Records from a dataset:
....
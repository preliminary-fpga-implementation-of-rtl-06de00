// debug_readback: holds a tree word read back from a class module.
//
// On `capture` it stores the node word the control unit has selected (one
// class's trees RAM at the debug address) so the host can read it through the
// DBG_LO/DBG_HI registers and compare it with what it loaded. Reading back one
// word per command is this design's choice.
module debug_readback (
  input  logic        clk,
  input  logic        rst_n,
  input  logic        capture,
  input  logic [63:0] word_in,
  output logic [63:0] word
);

  always_ff @(posedge clk) begin
    if (!rst_n) begin
      word <= '0;
    end else if (capture) begin
      word <= word_in;
    end
  end

endmodule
....
- Directions
Each line from the one containing "word <= '0;" to the end of the entries above should be copied exactly, and no other line.

- Exercise answer
      word <= '0;
    end else if (capture) begin
      word <= word_in;
    end
  end

endmodule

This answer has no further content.